* _Task prompt_
Stop at the line containing "pass as a pair": every line of the listing from the first up to that one must be set down exactly.

───── Material to process

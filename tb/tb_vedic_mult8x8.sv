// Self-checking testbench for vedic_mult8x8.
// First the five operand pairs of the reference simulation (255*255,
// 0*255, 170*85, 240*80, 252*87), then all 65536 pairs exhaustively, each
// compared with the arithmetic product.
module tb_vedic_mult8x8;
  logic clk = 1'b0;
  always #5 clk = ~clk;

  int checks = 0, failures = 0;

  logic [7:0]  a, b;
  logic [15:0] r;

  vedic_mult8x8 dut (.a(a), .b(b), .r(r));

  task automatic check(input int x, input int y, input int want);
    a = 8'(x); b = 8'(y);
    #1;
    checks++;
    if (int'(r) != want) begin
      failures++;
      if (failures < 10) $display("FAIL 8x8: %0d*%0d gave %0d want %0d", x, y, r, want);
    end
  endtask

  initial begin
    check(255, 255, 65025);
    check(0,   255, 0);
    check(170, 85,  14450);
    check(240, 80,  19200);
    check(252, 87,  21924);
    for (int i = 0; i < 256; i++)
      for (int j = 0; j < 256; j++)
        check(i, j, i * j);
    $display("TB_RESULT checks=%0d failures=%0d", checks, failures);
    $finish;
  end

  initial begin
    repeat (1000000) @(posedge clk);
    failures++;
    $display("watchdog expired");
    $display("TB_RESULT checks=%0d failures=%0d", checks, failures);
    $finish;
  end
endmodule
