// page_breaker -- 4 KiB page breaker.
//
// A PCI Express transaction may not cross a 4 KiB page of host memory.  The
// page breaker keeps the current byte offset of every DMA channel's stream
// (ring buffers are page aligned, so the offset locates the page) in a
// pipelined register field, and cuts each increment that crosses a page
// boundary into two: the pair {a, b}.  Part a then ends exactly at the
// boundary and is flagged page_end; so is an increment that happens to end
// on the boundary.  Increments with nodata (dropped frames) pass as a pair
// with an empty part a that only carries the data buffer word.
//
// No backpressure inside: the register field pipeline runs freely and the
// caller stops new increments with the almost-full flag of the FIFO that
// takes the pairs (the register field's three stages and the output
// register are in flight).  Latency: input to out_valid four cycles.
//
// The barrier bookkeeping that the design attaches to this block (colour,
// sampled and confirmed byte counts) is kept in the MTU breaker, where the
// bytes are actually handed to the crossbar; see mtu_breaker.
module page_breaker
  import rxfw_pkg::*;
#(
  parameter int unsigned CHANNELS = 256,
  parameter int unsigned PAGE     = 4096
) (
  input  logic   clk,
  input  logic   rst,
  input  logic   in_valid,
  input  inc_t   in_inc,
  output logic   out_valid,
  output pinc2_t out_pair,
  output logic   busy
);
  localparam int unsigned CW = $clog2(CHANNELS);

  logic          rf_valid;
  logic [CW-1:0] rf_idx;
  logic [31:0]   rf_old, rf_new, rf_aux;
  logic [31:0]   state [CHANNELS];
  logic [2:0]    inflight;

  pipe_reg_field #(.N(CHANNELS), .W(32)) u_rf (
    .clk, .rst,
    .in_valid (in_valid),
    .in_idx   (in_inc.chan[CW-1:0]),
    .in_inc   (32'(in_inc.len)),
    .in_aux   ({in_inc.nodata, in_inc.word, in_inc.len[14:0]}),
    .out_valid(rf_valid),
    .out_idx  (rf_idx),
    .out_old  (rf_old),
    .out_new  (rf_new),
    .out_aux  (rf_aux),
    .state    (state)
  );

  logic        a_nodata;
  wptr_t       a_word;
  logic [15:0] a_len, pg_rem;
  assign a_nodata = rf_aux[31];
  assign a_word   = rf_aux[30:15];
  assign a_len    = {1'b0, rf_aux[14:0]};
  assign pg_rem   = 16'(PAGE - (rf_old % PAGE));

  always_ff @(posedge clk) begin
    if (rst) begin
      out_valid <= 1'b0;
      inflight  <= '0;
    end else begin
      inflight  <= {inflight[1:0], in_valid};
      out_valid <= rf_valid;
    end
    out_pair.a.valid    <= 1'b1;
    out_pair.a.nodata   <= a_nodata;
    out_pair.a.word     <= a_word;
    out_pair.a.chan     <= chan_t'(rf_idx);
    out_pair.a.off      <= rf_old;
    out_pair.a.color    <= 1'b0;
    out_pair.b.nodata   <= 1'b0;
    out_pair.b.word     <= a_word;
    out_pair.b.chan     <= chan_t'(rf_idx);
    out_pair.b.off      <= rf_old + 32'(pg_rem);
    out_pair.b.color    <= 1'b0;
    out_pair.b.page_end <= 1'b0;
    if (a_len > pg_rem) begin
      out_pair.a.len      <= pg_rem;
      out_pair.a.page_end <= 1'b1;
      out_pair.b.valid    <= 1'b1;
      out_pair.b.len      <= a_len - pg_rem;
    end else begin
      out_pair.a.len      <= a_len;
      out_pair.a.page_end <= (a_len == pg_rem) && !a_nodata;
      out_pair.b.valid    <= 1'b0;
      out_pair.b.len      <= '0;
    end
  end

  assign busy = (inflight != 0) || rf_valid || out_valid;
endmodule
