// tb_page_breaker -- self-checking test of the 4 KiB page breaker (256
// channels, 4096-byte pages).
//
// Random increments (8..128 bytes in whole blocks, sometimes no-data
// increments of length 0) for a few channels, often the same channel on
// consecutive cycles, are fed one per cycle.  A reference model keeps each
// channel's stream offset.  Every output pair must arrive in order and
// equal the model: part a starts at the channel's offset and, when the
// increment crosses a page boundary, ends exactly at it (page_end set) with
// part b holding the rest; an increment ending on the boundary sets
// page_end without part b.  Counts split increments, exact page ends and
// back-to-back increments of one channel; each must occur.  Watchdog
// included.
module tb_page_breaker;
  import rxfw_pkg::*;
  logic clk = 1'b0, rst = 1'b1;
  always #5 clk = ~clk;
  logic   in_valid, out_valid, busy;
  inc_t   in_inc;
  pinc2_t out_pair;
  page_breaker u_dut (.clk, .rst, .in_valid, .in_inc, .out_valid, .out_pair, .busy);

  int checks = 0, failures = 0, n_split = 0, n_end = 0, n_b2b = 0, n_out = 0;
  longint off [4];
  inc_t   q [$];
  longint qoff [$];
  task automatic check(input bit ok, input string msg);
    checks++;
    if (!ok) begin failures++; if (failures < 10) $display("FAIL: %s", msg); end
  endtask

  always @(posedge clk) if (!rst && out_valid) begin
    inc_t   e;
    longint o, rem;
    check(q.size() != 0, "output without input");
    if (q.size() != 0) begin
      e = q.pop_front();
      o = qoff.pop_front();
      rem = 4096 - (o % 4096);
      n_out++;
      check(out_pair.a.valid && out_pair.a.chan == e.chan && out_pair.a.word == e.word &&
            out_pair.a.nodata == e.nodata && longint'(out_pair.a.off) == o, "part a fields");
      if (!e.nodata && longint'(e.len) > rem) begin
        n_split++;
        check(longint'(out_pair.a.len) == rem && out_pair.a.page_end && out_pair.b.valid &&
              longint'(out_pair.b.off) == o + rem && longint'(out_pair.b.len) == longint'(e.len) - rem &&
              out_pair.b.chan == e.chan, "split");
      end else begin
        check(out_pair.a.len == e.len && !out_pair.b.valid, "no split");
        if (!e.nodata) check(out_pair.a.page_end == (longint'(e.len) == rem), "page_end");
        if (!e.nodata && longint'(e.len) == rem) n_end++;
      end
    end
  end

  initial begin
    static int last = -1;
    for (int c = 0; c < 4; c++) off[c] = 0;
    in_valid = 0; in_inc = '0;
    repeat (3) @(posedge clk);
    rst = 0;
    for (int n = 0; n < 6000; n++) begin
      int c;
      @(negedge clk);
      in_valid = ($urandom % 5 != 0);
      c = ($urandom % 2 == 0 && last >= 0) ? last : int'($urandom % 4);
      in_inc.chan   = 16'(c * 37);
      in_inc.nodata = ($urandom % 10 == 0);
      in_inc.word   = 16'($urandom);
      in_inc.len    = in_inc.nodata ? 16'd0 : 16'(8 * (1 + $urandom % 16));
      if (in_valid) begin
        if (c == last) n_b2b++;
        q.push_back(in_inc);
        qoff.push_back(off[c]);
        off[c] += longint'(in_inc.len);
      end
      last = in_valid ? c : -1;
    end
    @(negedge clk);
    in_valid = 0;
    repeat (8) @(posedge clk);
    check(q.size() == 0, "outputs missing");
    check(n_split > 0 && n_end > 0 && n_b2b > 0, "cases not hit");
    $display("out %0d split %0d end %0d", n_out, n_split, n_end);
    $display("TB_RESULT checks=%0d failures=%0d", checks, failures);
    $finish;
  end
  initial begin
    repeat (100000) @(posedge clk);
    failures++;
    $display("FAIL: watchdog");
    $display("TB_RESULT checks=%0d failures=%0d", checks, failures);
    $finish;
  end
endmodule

──────────

* _Answer section_
filename tb/tb_vedic_mult8x8.sv
// Self-checking testbench for vedic_mult8x8.
// First the five operand pairs of the reference simulation (255*255,
// 0*255, 170*85, 240*80, 252*87), then all 65536 pairs exhaustively, each
// compared with the arithmetic product.
module tb_vedic_mult8x8;
  logic clk = 1'b0;
  always #5 clk = ~clk;

  int checks = 0, failures = 0;

  logic [7:0]  a, b;
  logic [15:0] r;

  vedic_mult8x8 dut (.a(a), .b(b), .r(r));

  task automatic check(input int x, input int y, input int want);
    a = 8'(x); b = 8'(y);
    #1;
    checks++;
    if (int'(r) != want) begin
      failures++;
      if (failures < 10) $display("FAIL 8x8: %0d*%0d gave %0d want %0d", x, y, r, want);
    end
  endtask

  initial begin
    check(255, 255, 65025);
    check(0,   255, 0);
    check(170, 85,  14450);
    check(240, 80,  19200);
    check(252, 87,  21924);
    for (int i = 0; i < 256; i++)
      for (int j = 0; j < 256; j++)
        check(i, j, i * j);
    $display("TB_RESULT checks=%0d failures=%0d", checks, failures);
    $finish;
  end

  initial begin
    repeat (1000000) @(posedge clk);
    failures++;
    $display("watchdog expired");
    $display("TB_RESULT checks=%0d failures=%0d", checks, failures);
    $finish;
  end
endmodule
// page_breaker -- 4 KiB page breaker.
//
// A PCI Express transaction may not cross a 4 KiB page of host memory.  The
// page breaker keeps the current byte offset of every DMA channel's stream
// (ring buffers are page aligned, so the offset locates the page) in a
// pipelined register field, and cuts each increment that crosses a page
// boundary into two: the pair {a, b}.  Part a then ends exactly at the
// boundary and is flagged page_end; so is an increment that happens to end
// on the boundary.  Increments with nodata (dropped frames) pass as a pair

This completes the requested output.